Probability density distillation with generative adversarial networks for high-quality parallel waveform generation
Ryuichi Yamamoto, Eunwoo Song, Jae-Min Kim
TL;DR
<3-5 sentence high-level summary>: The paper tackles the quality limitations of probability density distillation (PDD) in WaveNet-based parallel waveform generation (PWG) by integrating a generative adversarial network (GAN) framework into the teacher–student distillation. It introduces a joint objective $L_G = \lambda_{kld} L_{KLD} + \lambda_{aux} L_{AUX} + \lambda_{adv} L_{ADV}$, enabling the IAF-based student to learn the distribution of realistic speech beyond the teacher’s distribution. The experimental results show that the KLAXAD configuration achieves the highest perceptual quality (MOS up to $4.186$), even outperforming the autoregressive teacher WaveNet, while preserving real-time generation speed.

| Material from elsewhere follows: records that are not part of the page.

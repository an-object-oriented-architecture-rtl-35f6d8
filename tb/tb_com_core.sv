// End-to-end test of the whole processor (com_core) at its default sizes.
//
// The testbench plays the memory system (one-cycle answer) and the
// system software: on an ITLB miss it looks the key up in a small message
// dictionary and fills the ITLB; on an ATLB miss it walks a two-entry
// segment descriptor table and fills the ATLB; then it resumes. The
// program, assembled here, does:
//   main:  n3 := 5; n3 fact (recursive method call, result via pointer);
//          builds an object pointer with the privileged `as`, reads and
//          writes object fields through P1 (memory); counts down a loop
//          closed by a conditional backward jump whose delay slot counts
//          the iterations; xfer to a routine in the next context that
//          returns; finally a tail call n3 fact with n3 = 4, whose outer
//          return to RCP = 0 halts the machine.
//   fact:  c4 := c3 < 2; fjmp c4 -> base; (delay) c5 := 1;
//          n3 := c3 - 1; n3 fact; c5 := c3 * n3; base: *c2 := c5 (return)
// Checked: the values written to the object (5! = 120, the field read,
// the iteration count, the value the xfer routine left), and the counts
// of calls, returns, tail calls, xfers, taken jumps, and that every
// mechanism (instruction cache miss, ITLB miss, ATLB miss, P1/P2 access
// served by the context cache and by memory, context allocation,
// primitive execution) happened.
module tb_com_core;
  import com_pkg::*;

  logic        clk = 0, rst_n = 0;
  logic        mem_req, mem_we, mem_ack = 0;
  logic [31:0] mem_addr;
  mword_t      mem_wdata, mem_rdata = '0;
  logic        itlb_fill_en = 0, itlb_fill_prim = 0, atlb_fill_en = 0, resume = 0;
  logic [62:0] itlb_fill_key = '0, trap_key;
  logic [31:0] itlb_fill_method = '0, trap_va;
  logic [4:0]  atlb_fill_exp = '0;
  logic [26:0] atlb_fill_seg = '0, atlb_fill_length = '0;
  logic [31:0] atlb_fill_base = '0;
  logic [15:0] atlb_fill_cls = '0;
  logic        trap, halted;
  trap_e       trap_cause;
  logic [31:0] ip_o, cp_o, ncp_o;
  events_t     ev;

  com_core dut (
    .clk, .rst_n, .boot_ip(32'h100), .boot_fp(32'h1000), .boot_sn(8'd1), .boot_priv(1'b1),
    .mem_req, .mem_we, .mem_addr, .mem_wdata, .mem_rdata, .mem_ack,
    .itlb_fill_en, .itlb_fill_key, .itlb_fill_prim, .itlb_fill_method, .itlb_inval(1'b0),
    .atlb_fill_en, .atlb_fill_exp, .atlb_fill_seg, .atlb_fill_base, .atlb_fill_length,
    .atlb_fill_cls, .trap, .trap_cause, .trap_key, .trap_va, .resume, .halted,
    .ip_o, .cp_o, .ncp_o, .ev
  );

  always #5 clk = ~clk;

  int checks = 0, failures = 0, cycles = 0;
  int n_instr = 0, n_prim = 0, n_call = 0, n_tail = 0, n_xfer = 0, n_ret = 0, n_jump = 0;
  int n_icmiss = 0, n_itlbmiss = 0, n_atlbmiss = 0, n_prel_ctx = 0, n_prel_mem = 0, n_alloc = 0;

  task automatic chk(input string w, input logic ok);
    checks++;
    if (!ok) begin failures++; $display("FAIL %s", w); end
  endtask

  initial begin
    #400000;
    failures++;
    $display("watchdog: ip=%h", ip_o);
    $display("TB_RESULT checks=%0d failures=%0d", checks, failures);
    $finish;
  end

  // ------------------------------------------------------------- memory
  mword_t mem [logic [31:0]];
  always @(posedge clk) begin
    mem_ack <= 1'b0;
    if (mem_req && !mem_ack) begin
      mem_ack <= 1'b1;
      if (mem_we) mem[mem_addr] = mem_wdata;
      else        mem_rdata <= mem.exists(mem_addr) ? mem[mem_addr] : '0;
    end
  end

  // ------------------------------------------------------- assembler
  localparam logic [1:0] CP = 2'd0, NCP = 2'd1, P1 = 2'd2;
  function automatic logic [6:0] p7(logic [1:0] s, int off);  return {s, 5'(off)}; endfunction
  function automatic logic [10:0] cptr(logic [1:0] s, int off); return {1'b0, s, 8'(off)}; endfunction
  function automatic logic [10:0] csi(int v);                return {2'b10, 9'(v)}; endfunction
  function automatic logic [17:0] bptr(logic [1:0] s, int off); return {2'b00, s, 14'(off)}; endfunction
  function automatic logic [17:0] bsi(int v);                return {2'b01, 1'b0, 15'(v)}; endfunction
  function automatic logic [17:0] bhw(logic hi, logic [15:0] v); return {1'b1, hi, v}; endfunction
  function automatic logic [31:0] i3(logic r, logic [5:0] o, logic [6:0] a, logic [6:0] b, logic [10:0] c);
    return {r, o, a, b, c};
  endfunction
  function automatic logic [31:0] i2(logic r, logic [5:0] o, logic [6:0] a, logic [17:0] b);
    return {r, o, a, b};
  endfunction
  function automatic logic [31:0] i0(logic r, logic [30:0] msg); return {r, msg}; endfunction
  function automatic logic [31:0] i1(logic r, logic [5:0] o, logic [1:0] s, int off);
    return {r, o, 1'b0, s, 22'(off)};
  endfunction

  localparam logic [5:0] OP_ADD = 6'h30, OP_SUB = 6'h31, OP_MUL = 6'h32, OP_LT = 6'h33,
                         OP_AS = 6'h34, OP_OR = 6'h35, OP_MOVE = 6'h20, OP_FJMP = 6'h21,
                         OP_RJMP = 6'h22, OP_FACT = 6'h11;
  localparam logic [30:0] MSG_XFER = {2'b00, 2'd0, 27'h00000AA};
  localparam int MAIN = 32'h100, FACT = 32'h200, XR = 32'h300;
  localparam logic [31:0] OBJ_VA = {5'd4, 27'h0001230}, OBJ_ABS = 32'h0005_0000;

  // keys are {opcode part, class 1, class 2}
  function automatic logic [62:0] k(logic [5:0] o, logic [15:0] c1, logic [15:0] c2);
    return {o, 25'd0, c1, c2};
  endfunction

  typedef struct { logic prim; logic [31:0] m; } dict_t;
  dict_t dict [logic [62:0]];

  initial begin
    logic [31:0] prog [$];
    // message dictionary: primitives for small integers, fact a method
    dict[k(OP_ADD, 1, 1)]  = '{1, P_ADD};
    dict[k(OP_SUB, 1, 1)]  = '{1, P_SUB};
    dict[k(OP_MUL, 1, 1)]  = '{1, P_MUL};
    dict[k(OP_LT, 1, 1)]   = '{1, P_LT};
    dict[k(OP_OR, 1, 1)]   = '{1, P_OR};
    dict[k(OP_AS, 1, 1)]   = '{1, P_AS};
    dict[k(OP_MOVE, 1, 0)] = '{1, P_MOVE};
    dict[k(OP_FJMP, 1, 0)] = '{1, P_FJMP};
    dict[k(OP_RJMP, 1, 0)] = '{1, P_RJMP};
    dict[k(OP_FACT, 1, 0)] = '{0, FACT};
    dict[{MSG_XFER, 16'd0, 16'd0}] = '{1, P_XFER};

    // main
    prog = {
      i2(0, OP_MOVE, p7(NCP, 3), bsi(5)),                 // 0  n3 := 5
      i1(0, OP_FACT, NCP, 3),                             // 1  n3 fact
      i3(0, OP_ADD, p7(CP, 6), p7(NCP, 3), csi(0)),       // 2  c6 := n3 + 0
      i2(0, OP_MOVE, p7(CP, 7), bhw(1, OBJ_VA[31:16])),   // 3  c7 := high half
      i2(0, OP_MOVE, p7(CP, 12), bhw(0, OBJ_VA[15:0])),   // 4  c12 := low half
      i3(0, OP_OR, p7(CP, 7), p7(CP, 7), cptr(CP, 12)),   // 5  c7 := c7 | c12
      i3(0, OP_AS, p7(CP, 2), p7(CP, 7), csi(5)),         // 6  P1 := c7 as pointer
      i3(0, OP_ADD, p7(CP, 8), p7(P1, 1), csi(0)),        // 7  c8 := P1[1] + 0
      i2(0, OP_MOVE, p7(P1, 2), bptr(CP, 6)),             // 8  P1[2] := c6
      i2(0, OP_MOVE, p7(P1, 3), bptr(CP, 8)),             // 9  P1[3] := c8
      i2(0, OP_MOVE, p7(CP, 9), bsi(3)),                  // 10 c9 := 3
      i2(0, OP_MOVE, p7(CP, 11), bsi(0)),                 // 11 c11 := 0
      i3(0, OP_SUB, p7(CP, 9), p7(CP, 9), csi(1)),        // 12 c9 := c9 - 1
      i2(0, OP_RJMP, p7(CP, 9), bsi(1)),                  // 13 if c9 jump to 12
      i3(0, OP_ADD, p7(CP, 11), p7(CP, 11), csi(1)),      // 14 (delay) c11 += 1
      i2(0, OP_MOVE, p7(P1, 4), bptr(CP, 11)),            // 15 P1[4] := c11
      i2(0, OP_MOVE, p7(NCP, 1), bsi(XR)),                // 16 n1 := XR (its RIP)
      i0(0, MSG_XFER),                                    // 17 xfer
      i2(0, OP_MOVE, p7(P1, 5), bptr(NCP, 5)),            // 18 P1[5] := n5
      i2(0, OP_MOVE, p7(NCP, 3), bsi(4)),                 // 19 n3 := 4
      i1(1, OP_FACT, NCP, 3)                              // 20 n3 fact, tail call
    };
    foreach (prog[i]) mem[MAIN + i] = '{tag: TAG_INSTR, data: prog[i]};
    prog = {
      i3(0, OP_LT, p7(CP, 4), p7(CP, 3), csi(2)),         // 0 c4 := c3 < 2
      i2(0, OP_FJMP, p7(CP, 4), bsi(5)),                  // 1 if c4 jump to 6
      i2(0, OP_MOVE, p7(CP, 5), bsi(1)),                  // 2 (delay) c5 := 1
      i3(0, OP_SUB, p7(NCP, 3), p7(CP, 3), csi(1)),       // 3 n3 := c3 - 1
      i1(0, OP_FACT, NCP, 3),                             // 4 n3 fact
      i3(0, OP_MUL, p7(CP, 5), p7(CP, 3), cptr(NCP, 3)),  // 5 c5 := c3 * n3
      i2(1, OP_MOVE, p7(P1, 0), bptr(CP, 5))              // 6 *c2 := c5, return
    };
    foreach (prog[i]) mem[FACT + i] = '{tag: TAG_INSTR, data: prog[i]};
    mem[XR] = '{tag: TAG_INSTR, data: i2(1, OP_MOVE, p7(CP, 5), bsi(9))};  // c5 := 9, return
    // free list of 16 contexts at 0x1000, 32 words apart
    for (int i = 0; i < 16; i++)
      mem[32'h1000 + 32'(i) * 32] = '{tag: TAG_OBJPTR, data: (i == 15) ? 0 : 32'h1000 + 32'(i + 1) * 32};
    // the object: field 1 holds 77
    mem[OBJ_ABS + 1] = '{tag: TAG_SMALLINT, data: 32'd77};
  end

  // ------------------------------------------------ system software
  always @(negedge clk) begin
    itlb_fill_en <= 1'b0;
    atlb_fill_en <= 1'b0;
    resume       <= 1'b0;
    if (trap && !resume && !itlb_fill_en && !atlb_fill_en) begin
      unique case (trap_cause)
        TR_ITLB_MISS: begin
          if (dict.exists(trap_key)) begin
            itlb_fill_en     <= 1'b1;
            itlb_fill_key    <= trap_key;
            itlb_fill_prim   <= dict[trap_key].prim;
            itlb_fill_method <= dict[trap_key].m;
            resume           <= 1'b1;
          end else begin
            chk($sformatf("message not understood %h", trap_key), 0);
            $display("TB_RESULT checks=%0d failures=%0d", checks, failures);
            $finish;
          end
        end
        TR_ATLB_MISS: begin
          n_atlbmiss++;
          atlb_fill_en <= 1'b1;
          resume       <= 1'b1;
          if (trap_va[31:27] == 5'd16 && trap_va[26:16] == 0) begin
            // contexts: one segment mapped one to one
            atlb_fill_exp <= 5'd16; atlb_fill_seg <= 27'd0; atlb_fill_base <= 32'd0;
            atlb_fill_length <= 27'hFFFF; atlb_fill_cls <= 16'h0010;
          end else begin
            atlb_fill_exp <= 5'd4; atlb_fill_seg <= 27'h123; atlb_fill_base <= OBJ_ABS;
            atlb_fill_length <= 27'd15; atlb_fill_cls <= 16'h0020;
          end
        end
        default: begin
          chk($sformatf("unexpected trap %s", trap_cause.name()), 0);
          $display("TB_RESULT checks=%0d failures=%0d", checks, failures);
          $finish;
        end
      endcase
    end
  end

  always @(posedge clk) if (rst_n && $test$plusargs("trace")) $display("%0t st=%s ip=%h ir=%h cp=%h ncp=%h", $time, dut.st.name(), ip_o, dut.ir, cp_o, ncp_o);
  always @(posedge clk) if (rst_n) begin
    cycles++;
    n_instr += int'(ev.instr); n_prim += int'(ev.prim); n_call += int'(ev.call);
    n_tail += int'(ev.tail); n_xfer += int'(ev.xfer); n_ret += int'(ev.ret);
    n_jump += int'(ev.jump); n_icmiss += int'(ev.icmiss); n_itlbmiss += int'(ev.itlbmiss);
    n_prel_ctx += int'(ev.prel_ctx); n_prel_mem += int'(ev.prel_mem); n_alloc += int'(ev.alloc);
  end

  initial begin
    repeat (3) @(negedge clk);
    rst_n = 1;
    wait (halted);
    @(negedge clk);
    $display("cycles=%0d instr=%0d prim=%0d call=%0d tail=%0d xfer=%0d ret=%0d jump=%0d",
             cycles, n_instr, n_prim, n_call, n_tail, n_xfer, n_ret, n_jump);
    $display("icmiss=%0d itlbmiss=%0d atlbmiss=%0d prel_ctx=%0d prel_mem=%0d alloc=%0d",
             n_icmiss, n_itlbmiss, n_atlbmiss, n_prel_ctx, n_prel_mem, n_alloc);
    chk("5! stored in the object", mem[OBJ_ABS + 2].data == 120 && mem[OBJ_ABS + 2].tag == TAG_SMALLINT);
    chk("field read through P1", mem[OBJ_ABS + 3].data == 77);
    chk("loop ran three times", mem[OBJ_ABS + 4].data == 3);
    chk("xfer routine result", mem[OBJ_ABS + 5].data == 9);
    chk("calls", n_call == 9);
    chk("tail calls", n_tail == 1);
    chk("returns", n_ret == 9);
    chk("xfers", n_xfer == 1);
    chk("taken jumps", n_jump == 4);
    chk("icache misses", n_icmiss == 21 + 7 + 1);
    chk("itlb misses", n_itlbmiss == 11);
    chk("atlb misses", n_atlbmiss >= 2);
    chk("P-relative via context cache", n_prel_ctx >= 1);
    chk("P-relative via memory", n_prel_mem >= 1);
    chk("contexts allocated", n_alloc >= 2);
    chk("primitives", n_prim >= 1);
    $display("TB_RESULT checks=%0d failures=%0d", checks, failures);
    $finish;
  end
endmodule
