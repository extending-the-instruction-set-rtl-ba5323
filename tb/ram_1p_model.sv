// ram_1p_model: behavioural single-port data RAM for the testbenches.
// One access per cycle when req is high: a write when we is high, otherwise
// a read whose data appears on rdata after the clock edge and stays there
// until the next read. Word addressed; contents start at zero.
module ram_1p_model #(
  parameter int unsigned AW = 14,
  parameter int unsigned DW = 32
) (
  input  logic          clk,
  input  logic          req,
  input  logic          we,
  input  logic [AW-1:0] addr,
  input  logic [DW-1:0] wdata,
  output logic [DW-1:0] rdata
);
  logic [DW-1:0] mem [2**AW];
  int unsigned   n_reads, n_writes;

  initial begin
    foreach (mem[k]) mem[k] = '0;
    rdata    = '0;
    n_reads  = 0;
    n_writes = 0;
  end

  always @(posedge clk) begin
    if (req) begin
      if (we) begin
        mem[addr] <= wdata;
        n_writes  <= n_writes + 1;
      end else begin
        rdata   <= mem[addr];
        n_reads <= n_reads + 1;
      end
    end
  end
endmodule
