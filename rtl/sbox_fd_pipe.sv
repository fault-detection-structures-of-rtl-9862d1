// sbox_fd_pipe: fault-detection S-box whose Block 5 check is moved into the
// next clock cycle, so the check adds no delay to the S-box output path.
//
// The datapath is the same five-block chain as gf1_sbox_fd / gf2_sbox_fd
// (FIELD selects the composite field): y leaves combinationally in the cycle
// x is applied, and the datapath can go on to the next transformation at
// once.  In that same cycle the Block 1-4 flags and the predicted output
// parity of Block 5 are formed.  On the clock edge that accepts x (valid high),
// y, the Block 5 prediction and the Block 1-4 flags are registered.  In the
// following cycle the actual parity of the registered y is computed and
// compared with the registered prediction, giving the Block 5 flag.
//
// Interface and timing: drive x with valid for one cycle; y is valid
// combinationally in that cycle.  err_valid, blk_err and err refer to the
// x accepted on the previous rising edge; blk_err and err are zero whenever
// err_valid is low.  Asynchronous active-low reset clears the stage.
//
// Splitting the work so that the predictions happen in the current cycle and
// the actual parity of Block 5 and its comparison in the next one follows
// the published design.  The valid/err_valid handshake, the reset and
// registering the Block 1-4 flags alongside (so that all five flags of one
// input appear together) are this design's choices.
module sbox_fd_pipe
  import aes_fd_pkg::*;
#(
  parameter field_e FIELD = FIELD_GF1
) (
  input  logic     clk,
  input  logic     rst_n,
  input  logic     valid,
  input  gf256_t   x,
  output gf256_t   y,
  output logic     err_valid,
  output blk_err_t blk_err,
  output logic     err
);
  gf256_t     eta, sigma;
  gf16_t      n_sum;
  logic       p_eta, p_y;
  logic [3:0] flags14;           // Block 4 .. Block 1 flags, this cycle

  // stage registers
  logic       valid_q;
  gf256_t     y_q;
  logic       p_y_q;
  logic [3:0] flags14_q;
  logic       b5_q;

  if (FIELD == FIELD_GF1) begin : g_gf1
    gf1_delta           u_b1  (.x(x), .eta(eta));
    gf1_mul_inv         u_inv (.eta(eta), .n_sum(n_sum), .sigma(sigma),
                               .err_b2(flags14[1]), .err_b3(flags14[2]), .err_b4(flags14[3]));
    gf1_invdelta_affine u_b5  (.s(sigma), .y(y));
    assign p_eta = x[5] ^ x[4] ^ x[2] ^ x[0];
    assign p_y   = sigma[6] ^ sigma[4] ^ sigma[2] ^ sigma[1] ^ sigma[0];
  end else begin : g_gf2
    gf2_delta           u_b1  (.x(x), .eta(eta));
    gf2_mul_inv         u_inv (.eta(eta), .n_sum(n_sum), .sigma(sigma),
                               .err_b2(flags14[1]), .err_b3(flags14[2]), .err_b4(flags14[3]));
    gf2_invdelta_affine u_b5  (.s(sigma), .y(y));
    assign p_eta = x[6] ^ x[3] ^ x[2] ^ x[1] ^ x[0];
    assign p_y   = sigma[7] ^ sigma[6] ^ sigma[2] ^ sigma[0];
  end

  // Block 1, second part: N = eta_h + eta_l (parity of N = parity of eta)
  assign n_sum = eta[7:4] ^ eta[3:0];
  parity_check #(.W(4)) u_chk1 (.data(n_sum), .pred(p_eta), .err(flags14[0]));

  always_ff @(posedge clk or negedge rst_n) begin
    if (!rst_n) begin
      valid_q   <= 1'b0;
      y_q       <= '0;
      p_y_q     <= 1'b0;
      flags14_q <= '0;
    end else begin
      valid_q <= valid;
      if (valid) begin
        y_q       <= y;
        p_y_q     <= p_y;
        flags14_q <= flags14;
      end
    end
  end

  // next cycle: actual parity of Block 5 and its comparison
  parity_check #(.W(8)) u_chk5 (.data(y_q), .pred(p_y_q), .err(b5_q));

  assign err_valid = valid_q;
  assign blk_err   = valid_q ? blk_err_t'({b5_q, flags14_q}) : blk_err_t'('0);
  assign err       = |blk_err;
endmodule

This approach demonstrates that adversarial feedback can significantly enhance naturalness in PWG systems without sacrificing efficiency.
Abstract
This paper proposes an effective probability density distillation (PDD) algorithm for WaveNet-based parallel waveform generation (PWG) systems. Recently proposed teacher-student frameworks in the PWG system have successfully achieved a real-time generation of speech signals. However, the difficulties optimizing the PDD criteria without auxiliary losses result in quality degradation of synthesized speech. To generate more natural speech signals within the teacher-student framework, we propose a novel optimization criterion based on generative adversarial networks (GANs). In the proposed method, the inverse autoregressive flow-based student model is incorporated as a generator in the GAN framework, and jointly optimized by the PDD mechanism with the proposed adversarial learning method. As this process encourages the student to model the distribution of realistic speech waveform, the perceptual quality of the synthesized speech becomes much more natural. Our experimental results verify that the PWG systems with the proposed method outperform both those using conventional approaches, and also autoregressive generation systems with a well-trained teacher WaveNet.